Variable values: [  0.   3.   6.   9.  12.  15.  18.  21.  24.  27.  30.  33.  36.  39.
  42.  45.  48.  51.  54.  57.  60.  63.  66.  69.  72.  75.  78.  81.
  84.  87.  90.  93.  96.  99. 102. 105. 108. 111. 114. 117. 120. 123.
 126. 129. 132. 135. 138. 141. 144. 147. 150. 153. 156. 159. 162. 165.
 168. 171. 174. 177. 180. 183. 186. 189. 192. 195. 198. 201. 204. 207.
 210. 213. 216. 219. 222. 225. 228. 231. 234. 237. 240. 243. 246. 249.
 252. 255. 258. 261. 264. 267. 270. 273. 276. 279. 282. 285. 288. 291.
 294. 297. 300. 303. 306. 309. 312. 315. 318. 321. 324. 327. 330. 333.
 336. 339. 342. 345. 348. 351. 354. 357. 360. 363. 366. 369. 372. 375.
 378. 381. 384. 387. 390. 393. 396. 399. 402. 405. 408. 411. 414. 417.
 420. 423. 426. 429. 432. 435. 438. 441. 444. 447. 450. 453. 456. 459.
 462. 465. 468. 471. 474. 477. 480. 483. 486. 489. 492. 495. 498. 501.
 504. 507. 510. 513. 516. 519. 522. 525. 528. 531. 534. 537. 540. 543.
 546. 549. 552. 555. 558. 561. 564. 567. 570. 573. 576. 579.

***********************

## Change the value of the calendar attribute from 'standard' to 'noleap'

Calendar is specified within the time variable.

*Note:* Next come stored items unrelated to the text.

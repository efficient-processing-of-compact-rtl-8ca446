// conv_engine: standard KxK convolution engine (the first layer of the CNN).
//
// A window_gen produces KxK windows of the CIN-channel input; the window is
// flattened into a K*K*CIN vector (index (i*K+j)*CIN + c) and handed to a
// pw_engine, which then performs the full KxK x CIN dot product per output
// channel with its multiplier lanes, accumulator, BN and ReLU. The shape is
// fixed by parameters because this engine is dedicated to one layer; only
// the stride is chosen by parameter STRIDE. Weight address wt_ci uses the same
// flattened index. Interface: valid/ready pixel streams. Timing per output
// pixel: ceil(K*K*CIN/PAR_IN)*ceil(COUT/PAR_OUT)+2 cycles.
module conv_engine
  import fibha_pkg::*;
#(
  parameter int unsigned CIN     = 3,
  parameter int unsigned COUT    = 8,
  parameter int unsigned H       = 16,
  parameter int unsigned W       = 16,
  parameter int unsigned K       = 3,
  parameter int unsigned STRIDE  = 2,
  parameter int unsigned PAR_IN  = 9,
  parameter int unsigned PAR_OUT = 2
) (
  input  logic                            clk,
  input  logic                            rst_n,
  input  logic                            wt_we,
  input  logic [$clog2(COUT)-1:0]         wt_co,
  input  logic [$clog2(K*K*CIN)-1:0]      wt_ci,
  input  act_t                            wt_data,
  input  logic                            bn_we,
  input  logic [$clog2(COUT)-1:0]         bn_co,
  input  bn_t                             bn_data,
  input  logic                            in_valid,
  output logic                            in_ready,
  input  act_t [CIN-1:0]                  in_data,
  output logic                            out_valid,
  input  logic                            out_ready,
  output act_t [COUT-1:0]                 out_data
);
  localparam int unsigned NFLAT = K * K * CIN;

  logic                    win_valid, win_ready, win_last;
  act_t [K*K-1:0][CIN-1:0] win;

  window_gen #(.C_MAX(CIN), .W_MAX(W), .H_MAX(H), .K(K)) u_win (
    .clk, .rst_n,
    .cfg_h($clog2(H+1)'(H)), .cfg_w($clog2(W+1)'(W)), .cfg_stride(2'(STRIDE)),
    .in_valid, .in_ready, .in_data,
    .out_valid(win_valid), .out_ready(win_ready), .out_win(win), .out_last(win_last)
  );

  pw_engine #(.CIN_MAX(NFLAT), .COUT_MAX(COUT), .PAR_IN(PAR_IN), .PAR_OUT(PAR_OUT)) u_mac (
    .clk, .rst_n,
    .cfg_cin($clog2(NFLAT+1)'(NFLAT)), .cfg_cout($clog2(COUT+1)'(COUT)), .cfg_relu(1'b1),
    .wt_we, .wt_co, .wt_ci, .wt_data, .bn_we, .bn_co, .bn_data,
    .in_valid(win_valid), .in_ready(win_ready), .in_data(win),
    .out_valid, .out_ready, .out_data
  );

  logic unused_last;
  assign unused_last = win_last;
endmodule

The most reliable way to change it is with 'ncatted' from the nco library.

In [10]:
%%bash
pwd
cd ../data/ALP4_cosmorea_noleap/datmdata
for f in clm1pt_ALP4*; do ncatted -O -a calendar,time,o,c,noleap $f; done

/mnt/c/Users/evaler/OneDrive - Universitetet i Oslo/Eva/PHD/FATES_INCLINE/src


Open a terminal in the datmdata folder and print info for a file to check that it worked, using
`ncdump -h clm1pt_ALP4_2001-02.nc`

paste the end of the dump here:

```
        float SHUM(time, lat, lon) ;
                SHUM:long_name = "specific humidity at the lowest atm level" ;
                SHUM:units = "kg/kg" ;
                SHUM:mode = "time-dependent" ;
                SHUM:_FillValue = 1.e+36f ;
                SHUM:missing_value = 1.e+36f ;
        float FLDS(time, lat, lon) ;
                FLDS:long_name = "incident longwave radiation" ;
                FLDS:units = "W/m**2" ;
                FLDS:mode = "time-dependent" ;
                FLDS:_FillValue = 1.e+36f ;
                FLDS:missing_value = 1.e+36f ;
        double time(time) ;
                time:standard_name = "time" ;
                time:units = "hours since 2001-2-1 01:00:00" ;
                time:calendar = "noleap" ;
                time:axis = "T" ;

// global attributes:
                :creation_date = "ti 21.2.2023 13.57.09 +0100" ;
                :history = "Mon Apr 17 14:52:36 2023: ncatted -O -a calendar,time,o,c,noleap clm1pt_ALP4_2001-02.nc\n",
                        "Original data from COSMOREA6 data" ;
                :title = "CLM single point datm input data" ;
                :conventions = "CF-1.0" ;
                :case_title = "COSMOREA6: SEEDCLIM" ;
                :NCO = "netCDF Operators version 5.0.6 (Homepage = http://nco.sf.net, Code = http://github.com/nco/nco)" ;
}

```

Re-zip folder

In [12]:
shutil.make_archive(cosmo_path + "/ALP4_cosmorea_noleap",
                    'zip', cosmo_path + "/ALP4_cosmorea_noleap")
print("zipping complete")

zipping complete


Finally, commit and push changes back to github repository so the data can be downloaded from there.